[HOW TO COMPLETE THIS TASK]: Go to the line holding "assign step_in[j] = step_q[j-1];" in the entries below and write out exactly every line down to and including the line holding "if (j == 0) begin : g_c0".

[DATA FOR THIS EXERCISE]:
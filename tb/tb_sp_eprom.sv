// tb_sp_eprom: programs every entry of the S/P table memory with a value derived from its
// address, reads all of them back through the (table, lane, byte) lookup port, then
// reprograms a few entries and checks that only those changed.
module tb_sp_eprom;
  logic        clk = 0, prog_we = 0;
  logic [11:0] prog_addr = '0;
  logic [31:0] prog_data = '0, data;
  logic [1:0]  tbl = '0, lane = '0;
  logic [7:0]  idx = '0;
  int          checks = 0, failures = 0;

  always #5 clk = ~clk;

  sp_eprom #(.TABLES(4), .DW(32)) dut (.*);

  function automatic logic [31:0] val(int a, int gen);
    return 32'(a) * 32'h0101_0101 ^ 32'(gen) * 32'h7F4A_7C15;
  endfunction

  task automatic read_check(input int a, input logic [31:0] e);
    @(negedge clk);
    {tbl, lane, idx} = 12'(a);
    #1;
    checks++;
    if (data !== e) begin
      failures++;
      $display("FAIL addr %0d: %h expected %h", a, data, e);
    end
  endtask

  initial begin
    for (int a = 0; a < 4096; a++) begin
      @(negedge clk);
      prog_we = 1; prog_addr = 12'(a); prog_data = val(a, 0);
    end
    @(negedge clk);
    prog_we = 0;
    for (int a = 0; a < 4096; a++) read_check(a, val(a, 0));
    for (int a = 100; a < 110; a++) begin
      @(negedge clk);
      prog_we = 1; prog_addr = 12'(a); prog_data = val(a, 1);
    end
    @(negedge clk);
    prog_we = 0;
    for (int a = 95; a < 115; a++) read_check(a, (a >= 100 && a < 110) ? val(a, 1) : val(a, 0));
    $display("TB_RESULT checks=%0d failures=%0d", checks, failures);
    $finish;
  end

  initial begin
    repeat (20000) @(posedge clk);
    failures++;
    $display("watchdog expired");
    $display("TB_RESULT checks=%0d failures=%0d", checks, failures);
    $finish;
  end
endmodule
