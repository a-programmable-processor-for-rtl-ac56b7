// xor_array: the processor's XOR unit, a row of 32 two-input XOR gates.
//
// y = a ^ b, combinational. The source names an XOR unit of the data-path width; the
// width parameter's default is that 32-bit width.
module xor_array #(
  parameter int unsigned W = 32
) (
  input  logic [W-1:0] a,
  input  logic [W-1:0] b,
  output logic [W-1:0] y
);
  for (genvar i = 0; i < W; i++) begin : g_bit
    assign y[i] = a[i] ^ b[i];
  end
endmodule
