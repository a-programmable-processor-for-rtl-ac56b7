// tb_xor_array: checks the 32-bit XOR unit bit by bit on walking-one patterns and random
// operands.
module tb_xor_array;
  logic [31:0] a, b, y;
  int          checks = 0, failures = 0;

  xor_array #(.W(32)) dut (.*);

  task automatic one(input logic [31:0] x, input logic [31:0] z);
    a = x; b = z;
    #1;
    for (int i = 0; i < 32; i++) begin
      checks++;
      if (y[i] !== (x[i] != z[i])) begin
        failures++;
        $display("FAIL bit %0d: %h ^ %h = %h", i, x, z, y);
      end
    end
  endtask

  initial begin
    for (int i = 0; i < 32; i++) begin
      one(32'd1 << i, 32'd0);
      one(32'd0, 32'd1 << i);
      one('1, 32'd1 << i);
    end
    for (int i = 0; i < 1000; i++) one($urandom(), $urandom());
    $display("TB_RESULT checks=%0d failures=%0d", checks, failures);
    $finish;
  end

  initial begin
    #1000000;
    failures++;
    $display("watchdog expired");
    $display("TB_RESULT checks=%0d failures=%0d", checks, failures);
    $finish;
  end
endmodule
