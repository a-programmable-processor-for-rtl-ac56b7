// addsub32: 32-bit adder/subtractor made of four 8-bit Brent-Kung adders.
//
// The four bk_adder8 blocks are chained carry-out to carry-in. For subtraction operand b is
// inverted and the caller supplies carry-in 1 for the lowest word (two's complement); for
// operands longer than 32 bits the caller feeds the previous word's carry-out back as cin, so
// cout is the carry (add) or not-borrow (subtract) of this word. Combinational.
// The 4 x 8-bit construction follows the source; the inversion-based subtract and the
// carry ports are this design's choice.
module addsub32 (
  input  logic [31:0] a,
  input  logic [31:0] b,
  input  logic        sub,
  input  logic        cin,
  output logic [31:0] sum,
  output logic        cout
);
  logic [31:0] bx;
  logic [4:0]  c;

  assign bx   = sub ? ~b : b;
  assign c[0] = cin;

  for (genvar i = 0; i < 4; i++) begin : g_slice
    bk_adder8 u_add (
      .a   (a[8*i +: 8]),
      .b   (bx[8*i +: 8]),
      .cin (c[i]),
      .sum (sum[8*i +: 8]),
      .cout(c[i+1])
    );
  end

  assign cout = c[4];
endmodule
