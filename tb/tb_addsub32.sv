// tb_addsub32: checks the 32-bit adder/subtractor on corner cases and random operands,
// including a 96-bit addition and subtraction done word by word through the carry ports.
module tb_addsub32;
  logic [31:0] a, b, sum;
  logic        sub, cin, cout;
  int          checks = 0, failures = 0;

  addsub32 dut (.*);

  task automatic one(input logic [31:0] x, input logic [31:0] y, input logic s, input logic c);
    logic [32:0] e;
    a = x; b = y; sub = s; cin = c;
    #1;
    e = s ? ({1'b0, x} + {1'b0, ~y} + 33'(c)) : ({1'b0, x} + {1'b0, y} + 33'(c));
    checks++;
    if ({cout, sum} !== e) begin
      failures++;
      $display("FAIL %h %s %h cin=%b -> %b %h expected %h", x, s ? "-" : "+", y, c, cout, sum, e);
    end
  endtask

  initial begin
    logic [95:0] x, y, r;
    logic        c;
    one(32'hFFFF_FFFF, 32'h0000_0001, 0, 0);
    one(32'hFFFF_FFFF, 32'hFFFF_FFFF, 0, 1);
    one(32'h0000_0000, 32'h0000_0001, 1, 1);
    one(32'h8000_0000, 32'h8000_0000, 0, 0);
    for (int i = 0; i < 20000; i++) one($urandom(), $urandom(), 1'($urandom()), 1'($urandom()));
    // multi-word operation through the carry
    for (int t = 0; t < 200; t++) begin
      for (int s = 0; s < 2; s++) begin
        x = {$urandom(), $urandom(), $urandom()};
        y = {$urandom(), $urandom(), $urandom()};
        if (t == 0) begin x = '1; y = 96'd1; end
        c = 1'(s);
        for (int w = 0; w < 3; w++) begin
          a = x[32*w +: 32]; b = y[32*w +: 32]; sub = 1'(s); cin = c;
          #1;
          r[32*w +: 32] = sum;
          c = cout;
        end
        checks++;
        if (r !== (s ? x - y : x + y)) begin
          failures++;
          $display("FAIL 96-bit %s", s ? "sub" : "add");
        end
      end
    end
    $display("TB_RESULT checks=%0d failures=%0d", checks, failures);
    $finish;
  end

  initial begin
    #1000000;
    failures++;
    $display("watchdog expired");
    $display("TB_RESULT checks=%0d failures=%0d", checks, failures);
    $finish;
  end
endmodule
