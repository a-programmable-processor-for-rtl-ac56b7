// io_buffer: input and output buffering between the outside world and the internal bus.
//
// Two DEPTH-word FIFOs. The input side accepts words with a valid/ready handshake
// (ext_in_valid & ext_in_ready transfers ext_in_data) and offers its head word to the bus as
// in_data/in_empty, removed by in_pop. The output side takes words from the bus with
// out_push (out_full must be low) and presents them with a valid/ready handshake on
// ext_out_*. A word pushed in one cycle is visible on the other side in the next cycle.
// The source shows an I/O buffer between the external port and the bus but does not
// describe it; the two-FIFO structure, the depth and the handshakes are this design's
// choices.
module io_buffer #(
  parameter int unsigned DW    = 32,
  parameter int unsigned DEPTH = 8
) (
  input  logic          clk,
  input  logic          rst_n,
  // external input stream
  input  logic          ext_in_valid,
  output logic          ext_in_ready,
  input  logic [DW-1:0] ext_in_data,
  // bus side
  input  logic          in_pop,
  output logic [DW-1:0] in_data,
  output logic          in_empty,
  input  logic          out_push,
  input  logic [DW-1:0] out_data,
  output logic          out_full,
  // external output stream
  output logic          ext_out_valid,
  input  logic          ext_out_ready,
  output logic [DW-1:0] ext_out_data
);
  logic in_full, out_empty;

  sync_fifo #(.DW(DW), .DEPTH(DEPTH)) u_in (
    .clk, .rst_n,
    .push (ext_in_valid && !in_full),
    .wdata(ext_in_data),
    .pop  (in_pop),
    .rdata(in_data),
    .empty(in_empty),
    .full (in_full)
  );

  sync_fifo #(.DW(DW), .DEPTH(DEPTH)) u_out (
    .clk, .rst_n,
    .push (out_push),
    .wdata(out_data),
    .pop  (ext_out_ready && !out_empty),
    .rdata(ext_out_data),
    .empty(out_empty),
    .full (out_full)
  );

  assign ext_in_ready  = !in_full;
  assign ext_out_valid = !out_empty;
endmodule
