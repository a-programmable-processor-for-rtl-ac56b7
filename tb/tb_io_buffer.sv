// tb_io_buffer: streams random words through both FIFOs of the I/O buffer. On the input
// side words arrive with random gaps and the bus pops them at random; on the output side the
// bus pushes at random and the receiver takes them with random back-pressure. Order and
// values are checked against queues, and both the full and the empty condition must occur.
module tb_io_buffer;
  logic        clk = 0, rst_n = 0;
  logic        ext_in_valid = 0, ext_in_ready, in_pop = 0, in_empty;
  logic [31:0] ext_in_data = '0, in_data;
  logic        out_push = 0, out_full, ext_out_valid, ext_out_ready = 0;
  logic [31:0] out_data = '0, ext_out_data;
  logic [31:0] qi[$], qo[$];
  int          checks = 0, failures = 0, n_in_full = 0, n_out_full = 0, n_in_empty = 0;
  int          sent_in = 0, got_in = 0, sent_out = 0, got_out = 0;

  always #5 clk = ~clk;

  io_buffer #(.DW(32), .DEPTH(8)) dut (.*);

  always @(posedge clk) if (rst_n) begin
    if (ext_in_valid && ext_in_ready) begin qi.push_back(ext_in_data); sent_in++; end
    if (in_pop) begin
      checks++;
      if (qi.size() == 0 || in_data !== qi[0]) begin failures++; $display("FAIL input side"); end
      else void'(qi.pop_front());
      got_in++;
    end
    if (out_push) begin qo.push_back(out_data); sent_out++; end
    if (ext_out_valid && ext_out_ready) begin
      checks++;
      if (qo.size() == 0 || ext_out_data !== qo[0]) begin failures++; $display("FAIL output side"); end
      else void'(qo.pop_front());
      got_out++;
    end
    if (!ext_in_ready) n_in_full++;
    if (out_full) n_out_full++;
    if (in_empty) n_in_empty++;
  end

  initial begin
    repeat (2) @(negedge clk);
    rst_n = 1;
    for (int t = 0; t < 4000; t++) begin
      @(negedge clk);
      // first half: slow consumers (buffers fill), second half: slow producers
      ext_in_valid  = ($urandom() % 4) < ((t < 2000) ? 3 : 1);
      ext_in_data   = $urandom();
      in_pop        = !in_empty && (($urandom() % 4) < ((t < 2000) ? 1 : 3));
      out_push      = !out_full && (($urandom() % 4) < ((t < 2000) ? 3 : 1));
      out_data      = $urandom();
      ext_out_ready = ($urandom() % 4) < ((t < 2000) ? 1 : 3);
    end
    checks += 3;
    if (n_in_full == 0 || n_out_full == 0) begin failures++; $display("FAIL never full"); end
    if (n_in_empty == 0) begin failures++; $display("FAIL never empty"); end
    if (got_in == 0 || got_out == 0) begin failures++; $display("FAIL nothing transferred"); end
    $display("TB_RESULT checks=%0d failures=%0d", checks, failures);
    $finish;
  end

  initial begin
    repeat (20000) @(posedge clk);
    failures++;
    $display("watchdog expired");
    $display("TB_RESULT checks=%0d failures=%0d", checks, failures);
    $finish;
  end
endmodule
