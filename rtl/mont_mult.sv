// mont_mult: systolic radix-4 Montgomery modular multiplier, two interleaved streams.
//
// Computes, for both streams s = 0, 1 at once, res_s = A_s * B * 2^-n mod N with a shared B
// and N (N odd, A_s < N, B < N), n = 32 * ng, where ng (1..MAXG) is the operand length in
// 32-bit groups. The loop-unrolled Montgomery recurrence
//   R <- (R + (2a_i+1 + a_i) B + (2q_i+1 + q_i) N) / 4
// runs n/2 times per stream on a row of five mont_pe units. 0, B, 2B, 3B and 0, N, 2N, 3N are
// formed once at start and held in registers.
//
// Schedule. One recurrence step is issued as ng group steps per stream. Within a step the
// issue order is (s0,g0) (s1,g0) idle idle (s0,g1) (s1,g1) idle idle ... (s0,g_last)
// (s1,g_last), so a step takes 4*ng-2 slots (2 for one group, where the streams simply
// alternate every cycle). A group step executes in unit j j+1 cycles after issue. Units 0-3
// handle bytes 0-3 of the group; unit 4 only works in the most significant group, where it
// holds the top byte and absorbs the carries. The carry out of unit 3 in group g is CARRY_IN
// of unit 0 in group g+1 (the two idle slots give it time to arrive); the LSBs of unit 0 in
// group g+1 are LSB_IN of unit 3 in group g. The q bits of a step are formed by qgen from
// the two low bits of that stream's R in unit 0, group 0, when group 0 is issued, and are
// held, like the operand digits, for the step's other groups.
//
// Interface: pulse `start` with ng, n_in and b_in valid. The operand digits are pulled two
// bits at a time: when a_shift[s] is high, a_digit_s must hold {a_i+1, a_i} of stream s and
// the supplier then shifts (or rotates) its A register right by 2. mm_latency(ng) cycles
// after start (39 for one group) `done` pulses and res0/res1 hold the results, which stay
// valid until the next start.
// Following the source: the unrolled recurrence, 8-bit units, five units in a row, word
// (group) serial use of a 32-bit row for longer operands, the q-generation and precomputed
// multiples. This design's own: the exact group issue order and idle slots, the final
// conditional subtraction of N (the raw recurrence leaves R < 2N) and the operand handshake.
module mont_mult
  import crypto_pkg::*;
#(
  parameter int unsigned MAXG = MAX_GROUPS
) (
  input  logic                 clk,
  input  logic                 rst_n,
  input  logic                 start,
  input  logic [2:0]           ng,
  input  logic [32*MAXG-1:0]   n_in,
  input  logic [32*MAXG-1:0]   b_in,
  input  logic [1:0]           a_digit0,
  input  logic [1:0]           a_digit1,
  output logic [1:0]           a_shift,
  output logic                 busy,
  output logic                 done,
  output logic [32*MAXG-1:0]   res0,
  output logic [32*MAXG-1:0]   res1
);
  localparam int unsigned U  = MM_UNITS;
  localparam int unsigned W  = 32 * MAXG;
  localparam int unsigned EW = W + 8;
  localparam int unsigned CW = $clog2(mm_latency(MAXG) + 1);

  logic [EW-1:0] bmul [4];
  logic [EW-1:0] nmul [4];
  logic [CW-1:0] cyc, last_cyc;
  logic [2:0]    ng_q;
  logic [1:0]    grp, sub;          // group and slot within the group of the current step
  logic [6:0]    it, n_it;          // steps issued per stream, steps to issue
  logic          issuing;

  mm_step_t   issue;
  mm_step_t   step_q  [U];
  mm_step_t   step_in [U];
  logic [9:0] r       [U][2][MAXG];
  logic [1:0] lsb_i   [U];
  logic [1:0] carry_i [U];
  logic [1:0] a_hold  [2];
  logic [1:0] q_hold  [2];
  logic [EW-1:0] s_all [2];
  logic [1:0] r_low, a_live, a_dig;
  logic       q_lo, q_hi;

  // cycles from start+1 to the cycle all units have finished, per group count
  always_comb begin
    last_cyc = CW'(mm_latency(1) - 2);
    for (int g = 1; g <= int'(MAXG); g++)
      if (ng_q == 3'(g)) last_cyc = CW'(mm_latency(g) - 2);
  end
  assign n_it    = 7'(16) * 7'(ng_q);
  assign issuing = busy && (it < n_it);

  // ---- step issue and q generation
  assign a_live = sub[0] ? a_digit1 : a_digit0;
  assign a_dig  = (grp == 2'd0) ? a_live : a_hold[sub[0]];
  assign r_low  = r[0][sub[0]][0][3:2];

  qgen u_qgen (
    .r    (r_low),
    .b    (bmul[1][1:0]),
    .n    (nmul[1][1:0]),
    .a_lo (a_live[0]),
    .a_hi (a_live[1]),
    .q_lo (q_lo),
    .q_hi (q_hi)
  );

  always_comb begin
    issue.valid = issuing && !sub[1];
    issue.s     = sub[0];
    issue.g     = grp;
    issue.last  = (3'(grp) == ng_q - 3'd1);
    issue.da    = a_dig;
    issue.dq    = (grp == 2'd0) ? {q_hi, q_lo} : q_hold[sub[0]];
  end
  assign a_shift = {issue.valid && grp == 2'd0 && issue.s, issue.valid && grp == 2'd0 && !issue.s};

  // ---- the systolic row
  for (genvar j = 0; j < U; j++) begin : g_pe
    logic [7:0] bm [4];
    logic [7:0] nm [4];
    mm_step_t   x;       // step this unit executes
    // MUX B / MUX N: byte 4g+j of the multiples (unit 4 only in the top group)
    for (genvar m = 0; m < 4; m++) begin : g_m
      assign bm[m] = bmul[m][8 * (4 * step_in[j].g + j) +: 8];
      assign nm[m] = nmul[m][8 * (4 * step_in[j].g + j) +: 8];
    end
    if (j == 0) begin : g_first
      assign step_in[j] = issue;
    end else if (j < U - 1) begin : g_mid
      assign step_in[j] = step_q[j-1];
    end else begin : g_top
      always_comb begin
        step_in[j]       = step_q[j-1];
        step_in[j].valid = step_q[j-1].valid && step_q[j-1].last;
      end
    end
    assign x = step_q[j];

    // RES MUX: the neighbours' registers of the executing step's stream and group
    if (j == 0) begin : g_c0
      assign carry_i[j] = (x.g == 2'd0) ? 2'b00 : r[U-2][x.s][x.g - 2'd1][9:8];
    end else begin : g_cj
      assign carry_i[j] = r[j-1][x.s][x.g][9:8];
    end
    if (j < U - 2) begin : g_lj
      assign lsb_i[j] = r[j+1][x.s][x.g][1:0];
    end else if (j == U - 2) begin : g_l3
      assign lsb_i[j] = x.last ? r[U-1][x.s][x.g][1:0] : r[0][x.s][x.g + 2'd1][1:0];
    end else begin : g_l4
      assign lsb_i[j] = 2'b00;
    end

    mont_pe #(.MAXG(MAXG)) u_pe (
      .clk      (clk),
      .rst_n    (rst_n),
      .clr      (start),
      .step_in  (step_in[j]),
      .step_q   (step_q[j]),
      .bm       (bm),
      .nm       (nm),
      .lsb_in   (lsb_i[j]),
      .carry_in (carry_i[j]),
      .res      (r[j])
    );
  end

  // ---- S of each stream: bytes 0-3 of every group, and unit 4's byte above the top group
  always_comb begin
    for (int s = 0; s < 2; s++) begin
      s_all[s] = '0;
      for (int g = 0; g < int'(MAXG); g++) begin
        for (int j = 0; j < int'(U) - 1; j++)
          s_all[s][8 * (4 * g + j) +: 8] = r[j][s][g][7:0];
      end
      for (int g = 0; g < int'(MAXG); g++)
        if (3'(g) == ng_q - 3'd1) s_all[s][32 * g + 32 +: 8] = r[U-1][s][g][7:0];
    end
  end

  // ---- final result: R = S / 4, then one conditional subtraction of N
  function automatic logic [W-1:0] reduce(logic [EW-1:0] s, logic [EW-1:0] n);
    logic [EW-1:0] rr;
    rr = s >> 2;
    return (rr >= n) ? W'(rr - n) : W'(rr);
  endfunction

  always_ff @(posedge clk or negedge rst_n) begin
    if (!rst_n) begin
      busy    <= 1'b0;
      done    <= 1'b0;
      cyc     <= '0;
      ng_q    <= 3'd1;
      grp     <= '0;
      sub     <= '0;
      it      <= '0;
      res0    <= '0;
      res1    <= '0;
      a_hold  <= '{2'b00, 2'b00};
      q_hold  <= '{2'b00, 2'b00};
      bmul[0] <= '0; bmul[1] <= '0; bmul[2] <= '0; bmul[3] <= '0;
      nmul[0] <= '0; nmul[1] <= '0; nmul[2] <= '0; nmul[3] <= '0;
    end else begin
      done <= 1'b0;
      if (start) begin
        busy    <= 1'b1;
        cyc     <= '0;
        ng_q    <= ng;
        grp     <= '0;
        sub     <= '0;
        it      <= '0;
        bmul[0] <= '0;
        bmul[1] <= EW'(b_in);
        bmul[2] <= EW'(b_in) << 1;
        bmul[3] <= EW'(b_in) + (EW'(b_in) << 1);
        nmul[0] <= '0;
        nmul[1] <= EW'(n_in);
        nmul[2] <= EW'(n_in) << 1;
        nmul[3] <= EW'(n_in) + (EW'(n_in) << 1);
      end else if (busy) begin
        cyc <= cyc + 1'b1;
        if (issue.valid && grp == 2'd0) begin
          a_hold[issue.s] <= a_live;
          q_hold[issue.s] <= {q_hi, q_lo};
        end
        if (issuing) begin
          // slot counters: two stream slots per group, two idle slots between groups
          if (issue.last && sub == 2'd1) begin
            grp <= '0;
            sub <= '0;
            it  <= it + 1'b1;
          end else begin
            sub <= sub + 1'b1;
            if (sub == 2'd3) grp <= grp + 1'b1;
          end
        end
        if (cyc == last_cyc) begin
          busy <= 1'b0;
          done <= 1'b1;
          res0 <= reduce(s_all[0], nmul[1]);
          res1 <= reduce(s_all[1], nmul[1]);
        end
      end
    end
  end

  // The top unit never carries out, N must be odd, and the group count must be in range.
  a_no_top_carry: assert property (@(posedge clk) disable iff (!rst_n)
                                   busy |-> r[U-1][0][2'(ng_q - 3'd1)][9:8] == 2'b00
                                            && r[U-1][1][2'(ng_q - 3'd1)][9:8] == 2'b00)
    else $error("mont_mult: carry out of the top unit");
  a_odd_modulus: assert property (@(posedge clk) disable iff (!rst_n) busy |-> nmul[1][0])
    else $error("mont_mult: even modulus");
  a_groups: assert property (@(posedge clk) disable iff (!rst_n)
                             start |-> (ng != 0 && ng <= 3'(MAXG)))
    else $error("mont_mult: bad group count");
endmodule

[SOLVED EXERCISE]:
      assign step_in[j] = step_q[j-1];
    end else begin : g_top
      always_comb begin
        step_in[j]       = step_q[j-1];
        step_in[j].valid = step_q[j-1].valid && step_q[j-1].last;
      end
    end
    assign x = step_q[j];

    // RES MUX: the neighbours' registers of the executing step's stream and group
    if (j == 0) begin : g_c0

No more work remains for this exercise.